The first thing that stood out was that there would be no teaching here anytime soon. The entire building is being rebuilt. As it turned out, they received an inspection from the ministry and found that the building was dangerous to life. So they move back to the old school behind the building, where there are only 6 rooms, but they rent another 4 nearby to the seniors. So, after talking with the children and parents and handing over the gifts sent by the supporters, we go over to the school... which, even with the greatest goodwill, is just a pile of rubble... No water, no electricity. More precisely, there is water, because part of the walls is pure mold, the plaster is weathering, and the roof is missing in square meters of area. Of course, at least it's bright that way, since it receives the light from above. Thrown furniture everywhere, it is unimaginable that 270 children will be taught here on Monday! They just laugh at me, believe me, they start tomorrow, everything will be fine by Monday... well... we'll see!

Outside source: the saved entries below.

// Self-checking random testbench of one transaction cache (tx_cache).
//
// The testbench plays the CPU (transactions of 1..12 persistent writes to a
// small set of line addresses, each closed by a commit), the L1 controller
// (finishing pulses in program order after random delays, stamping
// increasing sequence IDs and sometimes skipping IDs that stand for writes
// of other cores), the global write-back counter (advanced on wb_issue, and
// by the testbench itself for the skipped IDs after a delay), the NVRAM
// controller (random acceptance, acknowledgements after random delays and
// out of order, but in issue order for one address) and the LLC (random
// miss lookups).
//
// A reference list of the held lines in FIFO order predicts: which line
// each NVRAM write must be (the oldest committed, not yet sent line, never a
// line of an uncommitted transaction) and that its SeqID equals the
// write-back ID; the answer to each miss (newest held copy, or no hit); and
// that all lines are gone when everything has been acknowledged. The TC is
// kept small and NVRAM slow so that the TC fills up and writes stall.
module tb_tx_cache;
  import tc_pkg::*;

  localparam int N = 16;
  logic clk = 1'b0, rst_n = 1'b0;
  always #5 clk = ~clk;

  logic cpu_in_valid, cpu_in_ready, coh_fin;
  cpu_req_t cpu_in;
  seq_t coh_seq, wb_seq;
  logic miss_in_valid, miss_in_ready, ack_in_valid, ack_in_ready;
  laddr_t miss_in_addr, ack_in_addr;
  logic wb_issue, nv_wr_valid, nv_wr_ready, drain_req, miss_rsp_valid;
  nv_wr_t nv_wr;
  miss_rsp_t miss_rsp;
  logic stall, commit_event, ack_event, ack_orphan;
  logic [4:0] used;
  logic [3:0] unordered;

  tx_cache #(.ENTRIES(N), .CPU_DEPTH(8), .MSG_DEPTH(4)) dut (.*);

  int checks = 0, failures = 0;
  int n_wr = 0, n_stall = 0, n_drain = 0, n_hit = 0, n_nohit = 0, n_ooo = 0, n_phantom_wait = 0;
  int n_commit = 0;
  bit h_issue, h_fin, h_cpu;

  task automatic check(bit ok, string what);
    checks++;
    if (!ok) begin
      failures++;
      if (failures < 20) $display("FAIL %s at %0t", what, $time);
    end
  endtask

  typedef struct {
    laddr_t addr; line_t data; seq_t seq; txid_t txid;
    bit committed; bit sent; bit acked;
  } line_rec_t;

  line_rec_t lines[$];              // held lines, FIFO order
  cpu_req_t  accepted[$];           // CPU requests accepted, not yet served
  int        pend_fin;              // accepted writes without a finishing pulse
  seq_t      stamp_of[$];           // IDs given to accepted writes, in order
  seq_t      gseq = 1, r_wb = 1;
  bit        phantom[int];          // IDs taken by other cores
  int        phantom_delay = 0;
  typedef struct { laddr_t addr; int due; } nv_out_t;
  nv_out_t   nv_out[$];             // sent, not yet acknowledged writes
  int        cyc = 0;
  bit        exp_valid = 0;
  miss_rsp_t exp_rsp;

  // CPU stimulus state
  txid_t cur_tx = 1;
  int    left_in_tx = 0;
  int    n_tx_done = 0;
  localparam int NTX = 120;

  assign wb_seq = r_wb;

  initial begin
    #2000000;
    failures++;
    $display("watchdog expired");
    $display("TB_RESULT checks=%0d failures=%0d", checks, failures);
    $finish;
  end

  function automatic seq_t nxt(seq_t s);
    return (s == 8'hFF) ? 8'd1 : s + 8'd1;
  endfunction

  initial begin
    cpu_in_valid = 0; cpu_in = '0; coh_fin = 0; coh_seq = 0;
    miss_in_valid = 0; miss_in_addr = 0; ack_in_valid = 0; ack_in_addr = 0;
    nv_wr_ready = 0; pend_fin = 0;
    repeat (3) @(posedge clk);
    rst_n = 1;
    while (cyc < 60000) begin
      @(negedge clk);
      cyc++;
      // ---- CPU ----
      if (n_tx_done < NTX && $urandom_range(0, 1)) begin
        cpu_in_valid = 1;
        cpu_in = '0;
        if (left_in_tx == 0) left_in_tx = $urandom_range(1, 12);
        cpu_in.txid = cur_tx;
        cpu_in.addr = laddr_t'($urandom_range(0, 7));
        cpu_in.data = {16{$urandom}};
        cpu_in.kind = (left_in_tx == 1) ? REQ_COMMIT : REQ_WRITE;
      end else begin
        cpu_in_valid = 0;
      end
      // ---- L1 finishing pulses, with IDs skipped for other cores ----
      coh_fin = 0;
      if (pend_fin > 0 && $urandom_range(0, 2) == 0) begin
        if ($urandom_range(0, 4) == 0) begin
          phantom[gseq] = 1;
          gseq = nxt(gseq);
        end
        coh_fin = 1;
        coh_seq = gseq;
      end
      // ---- NVRAM and LLC ----
      nv_wr_ready = ($urandom_range(0, 3) == 0);
      ack_in_valid = 0;
      if (nv_out.size() > 0) begin
        int k;
        k = $urandom_range(0, nv_out.size() - 1);
        // same address must be acknowledged in issue order
        for (int j = 0; j < k; j++) if (nv_out[j].addr == nv_out[k].addr) begin k = j; break; end
        if (nv_out[k].due <= cyc) begin
          ack_in_valid = 1;
          ack_in_addr = nv_out[k].addr;
        end
      end
      miss_in_valid = ($urandom_range(0, 5) == 0);
      miss_in_addr  = laddr_t'($urandom_range(0, 9));
      #1;
      // ---- checks before the edge ----
      if (stall) n_stall++;
      if (drain_req) n_drain++;
      check(!ack_orphan, "no orphan ack");
      if (exp_valid) begin
        check(miss_rsp_valid, "miss answer timing");
        check(miss_rsp.hit == exp_rsp.hit, "miss hit");
        if (exp_rsp.hit) begin
          check(miss_rsp.data == exp_rsp.data && miss_rsp.seq == exp_rsp.seq, "miss newest copy");
          n_hit++;
        end else n_nohit++;
      end else check(!miss_rsp_valid, "no spurious miss answer");
      exp_valid = 0;
      if (nv_wr_valid) begin
        int f;
        f = -1;
        foreach (lines[i]) if (!lines[i].sent) begin f = i; break; end
        check(f >= 0 && lines[f].committed, "only committed lines leave");
        if (f >= 0) check(nv_wr.addr == lines[f].addr && nv_wr.data == lines[f].data &&
                          nv_wr.seq == lines[f].seq, "FIFO write-back order");
        check(nv_wr.seq == r_wb, "write-back ID gate");
      end
      if (phantom.exists(r_wb)) n_phantom_wait++;
      // ---- model updates for this edge ----
      if (dut.q_msg_valid && dut.q_msg_ready) begin
        if (dut.q_msg.kind == MSG_MISS) begin
          exp_valid = 1;
          exp_rsp = '0;
          foreach (lines[i])
            if (!lines[i].acked && lines[i].addr == dut.q_msg.addr) begin
              exp_rsp.hit = 1; exp_rsp.data = lines[i].data; exp_rsp.seq = lines[i].seq;
            end
        end else begin
          bit found;
          found = 0;
          foreach (lines[i])
            if (!found && lines[i].sent && !lines[i].acked && lines[i].addr == dut.q_msg.addr) begin
              lines[i].acked = 1; found = 1;
            end
          check(found, "ack for a sent line");
        end
      end
      if (dut.q_cpu_valid && dut.q_cpu_ready) begin
        cpu_req_t r;
        r = accepted.pop_front();
        if (r.kind == REQ_WRITE) begin
          line_rec_t l;
          l.addr = r.addr; l.data = r.data; l.txid = r.txid; l.seq = stamp_of.pop_front();
          l.committed = 0; l.sent = 0; l.acked = 0;
          lines.push_back(l);
          n_wr++;
        end else begin
          foreach (lines[i]) if (lines[i].txid == r.txid && !lines[i].committed) lines[i].committed = 1;
          n_commit++;
        end
      end
      if (nv_wr_valid && nv_wr_ready) begin
        nv_out_t o;
        foreach (lines[i]) if (!lines[i].sent) begin lines[i].sent = 1; break; end
        o.addr = nv_wr.addr; o.due = cyc + $urandom_range(5, 40);
        nv_out.push_back(o);
        if (nv_out.size() > 1 && $urandom_range(0, 1)) n_ooo++;
      end
      if (ack_in_valid && ack_in_ready) begin
        for (int j = 0; j < nv_out.size(); j++)
          if (nv_out[j].addr == ack_in_addr) begin nv_out.delete(j); break; end
      end
      while (lines.size() > 0 && lines[0].acked) void'(lines.pop_front());
      // sample this cycle's handshakes before the edge, apply them after it
      h_issue = wb_issue;
      h_fin   = coh_fin;
      h_cpu   = cpu_in_valid && cpu_in_ready;
      @(posedge clk);
      #1;
      if (h_issue) r_wb = nxt(r_wb);
      else if (phantom.exists(r_wb)) begin
        if (phantom_delay == 0) phantom_delay = $urandom_range(1, 10);
        else if (--phantom_delay == 0) begin phantom.delete(r_wb); r_wb = nxt(r_wb); end
      end
      if (h_fin) begin
        stamp_of.push_back(gseq);
        gseq = nxt(gseq);
        pend_fin--;
      end
      if (h_cpu) begin
        accepted.push_back(cpu_in);
        if (cpu_in.kind == REQ_WRITE) pend_fin++;
        left_in_tx--;
        if (cpu_in.kind == REQ_COMMIT) begin
          cur_tx = (cur_tx == 6'h3F) ? 6'd1 : cur_tx + 6'd1;
          n_tx_done++;
        end
      end
      if (n_tx_done == NTX && accepted.size() == 0 && lines.size() == 0 && nv_out.size() == 0)
        break;
    end
    repeat (3) @(posedge clk);
    #1;
    check(n_tx_done == NTX && lines.size() == 0, "all transactions written back");
    check(used == 0, "TC empty at the end");
    check(n_stall > 0, "TC became full");
    check(n_drain > 0, "drain request raised");
    check(n_hit > 0 && n_nohit > 0, "miss hits and misses seen");
    check(n_phantom_wait > 0, "write-back waited for another core's ID");
    $display("tx=%0d writes=%0d commits=%0d stall-cycles=%0d drain-cycles=%0d hits=%0d no-hits=%0d gate-waits=%0d cycles=%0d",
             n_tx_done, n_wr, n_commit, n_stall, n_drain, n_hit, n_nohit, n_phantom_wait, cyc);
    $display("TB_RESULT checks=%0d failures=%0d", checks, failures);
    $finish;
  end

endmodule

During the conversation, it turns out that the school building was only rented last year, and the landlord is renovating it, rather slowly. When it is finished, they will move back, the pile of rubble is only a temporary solution: Knowing the pace of work in Africa, it can take a very long time, although we have already seen a miracle in Mali this spring. Their goal would be to develop this pile of ruins into a 12-classroom school with electricity and water. And benches would be needed to accommodate the children. The neighborhood is very poor, the children can only go here and often the school even pays for the children's textbooks, because the parents are so poor. They don't send anyone away just because they can't pay tuition, they wait for the payment difficulty to be resolved - Inchallah. Since its foundation (1985), 20,075 children who have completed the 6th grade and 9,281 who have completed the 7th-10th grade have attended here. class. So it would be possible to build a school here, on this approx. 300 m2 area, to make a good school. It would be a nice project... I would like volunteers to come and help build it, then beautify it... my mind starts spinning right away.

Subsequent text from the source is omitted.